This Day in History – August 5

5 August 1965

Second Indo-Pak war begins


What happened?

The second Indo-Pak war began on 5th august 1965. This war was fought over the Kashmir issue and was initiated by Pakistan when between 26000 and 33000 Pakistani troops dressed as locals crossed over to the Indian side of the Line of Control (LOC). The war ended on 23 September 1965. This is an important event in India’s modern history and international relations for the IAS exam.

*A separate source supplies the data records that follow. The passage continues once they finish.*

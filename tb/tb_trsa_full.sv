// tb_trsa_full: the TRSA exponentiator at its default size (1024-bit keys,
// 3-level optimized tree, internal coordinator, pipelined mode).
//
// Two full 1024-bit modular exponentiations are sent back to back: one with
// the common public exponent e = 65537 and one with a random 1024-bit
// exponent, as a private-key operation would use. Both results are compared
// with the wide-integer reference, and the MulMod count the coordinator
// reports is checked against the binary-method count.
module tb_trsa_full;
  import tb_ref_pkg::*;

  localparam int unsigned K = 1024;

  logic clk = 1'b0, rst_n = 1'b0;
  always #5 clk = ~clk;

  logic          pipe_en, coord_bypass, in_valid, in_ready, out_valid, out_ready;
  logic [K-1:0]  in_m, in_e, in_n, in_a, in_b, out_c;
  logic [7:0]    in_flight;
  logic [31:0]   coord_ops;
  logic [2:0]    stage_active;

  trsa_top u_dut (
    .clk(clk), .rst_n(rst_n), .pipe_en(pipe_en), .coord_bypass(coord_bypass),
    .in_valid(in_valid), .in_ready(in_ready), .in_m(in_m), .in_e(in_e), .in_n(in_n),
    .in_a(in_a), .in_b(in_b), .out_valid(out_valid), .out_ready(out_ready),
    .out_c(out_c), .in_flight(in_flight), .coord_ops(coord_ops),
    .stage_active(stage_active));

  int checks = 0, failures = 0;
  word_t em [2], ee [2], en [2], ec [2];
  int    nout = 0;

  task automatic check(bit ok, string what);
    checks++;
    if (!ok) begin
      failures++;
      $display("FAIL: %s", what);
    end
  endtask

  function automatic int unsigned bin_ops(word_t x);
    int unsigned len, ones;
    len = 0; ones = 0;
    for (int i = 0; i < RW; i++) if (x[i]) begin len = i + 1; ones++; end
    return (len == 0) ? 0 : (len - 1) + (ones - 1);
  endfunction

  always @(posedge clk) begin
    if (out_valid && out_ready) begin
      check(word_t'(out_c) == ec[nout], $sformatf("message %0d: C differs from m^e mod n", nout));
      nout++;
    end
  end

  initial begin
    pipe_en = 1; coord_bypass = 0; in_valid = 0; out_ready = 1;
    in_m = 0; in_e = 0; in_n = 0; in_a = 0; in_b = 0;
    for (int i = 0; i < 2; i++) begin
      en[i] = rand_modulus(K);
      em[i] = rand_below(en[i], K);
      ee[i] = (i == 0) ? word_t'(65537) : rand_bits(K);
      ec[i] = ref_modexp(em[i], ee[i], en[i]);
    end
    repeat (3) @(negedge clk);
    rst_n = 1'b1;
    for (int i = 0; i < 2; i++) begin
      @(negedge clk);
      in_valid = 1; in_m = em[i]; in_e = ee[i]; in_n = en[i];
      @(posedge clk);
      while (!in_ready) @(posedge clk);
      #1 in_valid = 0;
      // wait for the coordinator's A and B, then check its MulMod count
      while (!u_dut.u_coord.out_valid) @(negedge clk);
      check(coord_ops == bin_ops(ee[i] >> 3) + bin_ops(ee[i] & 7) + 1,
            $sformatf("message %0d: coordinator used %0d MulMods", i, coord_ops));
    end
    while (nout < 2) @(negedge clk);
    $display("TB_RESULT checks=%0d failures=%0d", checks, failures);
    $finish;
  end

  initial begin
    repeat (5000000) @(posedge clk);
    failures++;
    $display("FAIL: watchdog");
    $display("TB_RESULT checks=%0d failures=%0d", checks, failures);
    $finish;
  end

endmodule
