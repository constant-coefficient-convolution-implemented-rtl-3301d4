// tb_idac_convolver_full: the filter with every parameter at its default
// (pipelined build), run on one long sample stream.
//
// After reset the stream is: a unit impulse (the output must then walk
// through the eight coefficients 59, 183, 162, -7, -48, 12, 9, 2, starting
// exactly LAT = 4 clocks after the impulse is sampled), a unit step (the
// output must settle at the coefficient sum 372), and 20000 random 4-bit
// samples. Every output is compared with a direct-form sum of products
// computed here. A sample is taken on every clock, so the run also shows the
// one-sample-per-clock throughput.
module tb_idac_convolver_full;

  localparam int NT = 8;
  localparam int HC [NT] = '{59, 183, 162, -7, -48, 12, 9, 2};
  localparam int LAT = 4;
  localparam int N_RAND = 20000;

  logic clk = 1'b0, rst_n = 1'b0;
  logic [3:0] x_in = '0;
  logic signed [13:0] y_out;

  always #5 clk = ~clk;

  idac_convolver u_dut (.clk, .rst_n, .x_in, .y_out);

  int checks = 0, failures = 0;
  int stim [$];
  int hist [NT];
  int yref [$];
  int impulse_seen = 0, step_seen = 0;

  initial begin : watchdog
    repeat (N_RAND + 200) @(posedge clk);
    failures++;
    $display("watchdog expired");
    $display("TB_RESULT checks=%0d failures=%0d", checks, failures);
    $finish;
  end

  initial begin
    foreach (hist[k]) hist[k] = 0;
    stim.push_back(1);
    repeat (NT + LAT) stim.push_back(0);
    repeat (NT + LAT) stim.push_back(1);
    for (int n = 0; n < N_RAND; n++) stim.push_back(int'($urandom_range(0, 15)));

    repeat (3) @(negedge clk);
    rst_n = 1'b1;
    for (int n = 0; n < stim.size() + LAT; n++) begin
      int acc;
      @(negedge clk);
      if (n >= LAT) begin
        checks++;
        if (int'(y_out) != yref[LAT-1]) begin
          failures++;
          if (failures < 10) $display("n=%0d got %0d exp %0d", n, y_out, yref[LAT-1]);
        end
        // impulse response: sample 0 is the impulse; the step starts at
        // sample NT + LAT + 1 and fills the delay line NT - 1 samples later
        if (n - LAT < NT && int'(y_out) == HC[n - LAT]) impulse_seen++;
        if (n - LAT == 2 * NT + LAT && int'(y_out) == 372) step_seen++;
      end
      for (int k = NT - 1; k > 0; k--) hist[k] = hist[k-1];
      hist[0] = (n < stim.size()) ? stim[n] : 0;
      x_in = 4'(hist[0]);
      acc = 0;
      for (int k = 0; k < NT; k++) acc += HC[k] * hist[k];
      yref.push_front(acc);
      if (yref.size() > LAT) void'(yref.pop_back());
    end
    checks++;
    if (impulse_seen != NT) begin
      failures++;
      $display("impulse response matched %0d of %0d coefficients", impulse_seen, NT);
    end
    checks++;
    if (step_seen != 1) begin
      failures++;
      $display("step response did not settle at 372");
    end
    $display("TB_RESULT checks=%0d failures=%0d", checks, failures);
    $finish;
  end

endmodule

Second Indo-Pak War Background

  • On August 5, 1965, Pakistani troops masquerading as Kashmiri locals crossed the LOC with the aim of starting an insurgency among the locals against the Indian government.
  • This infiltration strategy was codenamed Operation Gibraltar. With this, Pakistan aimed to take control of Kashmir.
  • India had suffered a defeat at the hands of China in 1962 and Pakistan thought that the Indian army would not be able to defend Kashmir.
  • Operation Gibraltar was a failure since the presence of Pakistanis was reported to the Indian authorities by the locals themselves.
  • The Indian army retaliated and captured the Haji Pir Pass in Pakistan Occupied Kashmir (PoK).
  • On 1 September, Pakistan put into action its Operation Grand Slam aimed at capturing the town of Akhnoor in Jammu.
  • Although the Indian army was taken by surprise by this move, Pakistan was not able to capture Akhnoor.
  • India retaliated by attacking further south of the valley and successfully drove away the infiltrators from Kargil.
  • The international border (Radcliffe Line) was crossed by India on 6 September which marked the official beginning of the war.
  • The Indian army captured certain areas in the Lahore district of Pakistan.
  • This war, unlike the previous conflict in 1947-48, was fought on many fronts including in Rajasthan. This war also saw aerial combat between India and Pakistan for the first time.
  • This war saw action on the naval front also.
  • The war ended on 23 September 1965 after the United Nations Security Council called for an unconditional ceasefire from both India and Pakistan the previous day.
  • Both the USA and the USSR intervened diplomatically to prevent further escalation of the conflict.
  • The war was a victory for India even though Pakistan claims otherwise. Their stated aim of ‘liberating Kashmir’ did not succeed.
  • Both countries held each other’s territory after the war. India held 1840 sq.km of area while Pakistan held 540 sq.km.
  • India had 3000 military casualties while Pakistan had 3800.
  • Ceasefire negotiations were hosted by the USSR in Tashkent (now in Uzbekistan) in January 1966 which led to the Tashkent Agreement. The signatories to this agreement were Indian Prime Minister Lal Bahadur Shastri and Pakistani President Ayub Khan.
  • Shastri died in Tashkent following a heart attack.
  • This agreement compelled India and Pakistan to return the annexed areas to each other.
  • Officially the war ended in a stalemate owing to international diplomatic pressure, but India emerged as victorious considering the losses suffered by Pakistan.
  • When India agreed to the ceasefire, there was a lot of protest by the people and the military in India who believed a decisive victory could have been possible.
  • The ceasefire was in place until the Indo-Pak war of 1971.
  • The pre-war intelligence failure was partly responsible for India setting up the Research & Analysis Wing (RAW).
Also on this day
1905: Dr. Rajah Sir Muthiah Chettiar, banker, politician and philanthropist was born.

1950: Gopinath Bordoloi, freedom fighter and the architect of modern Assam passed away.

1965: Jayaprakash Narayan awarded the Ramon Magsaysay Award for public service.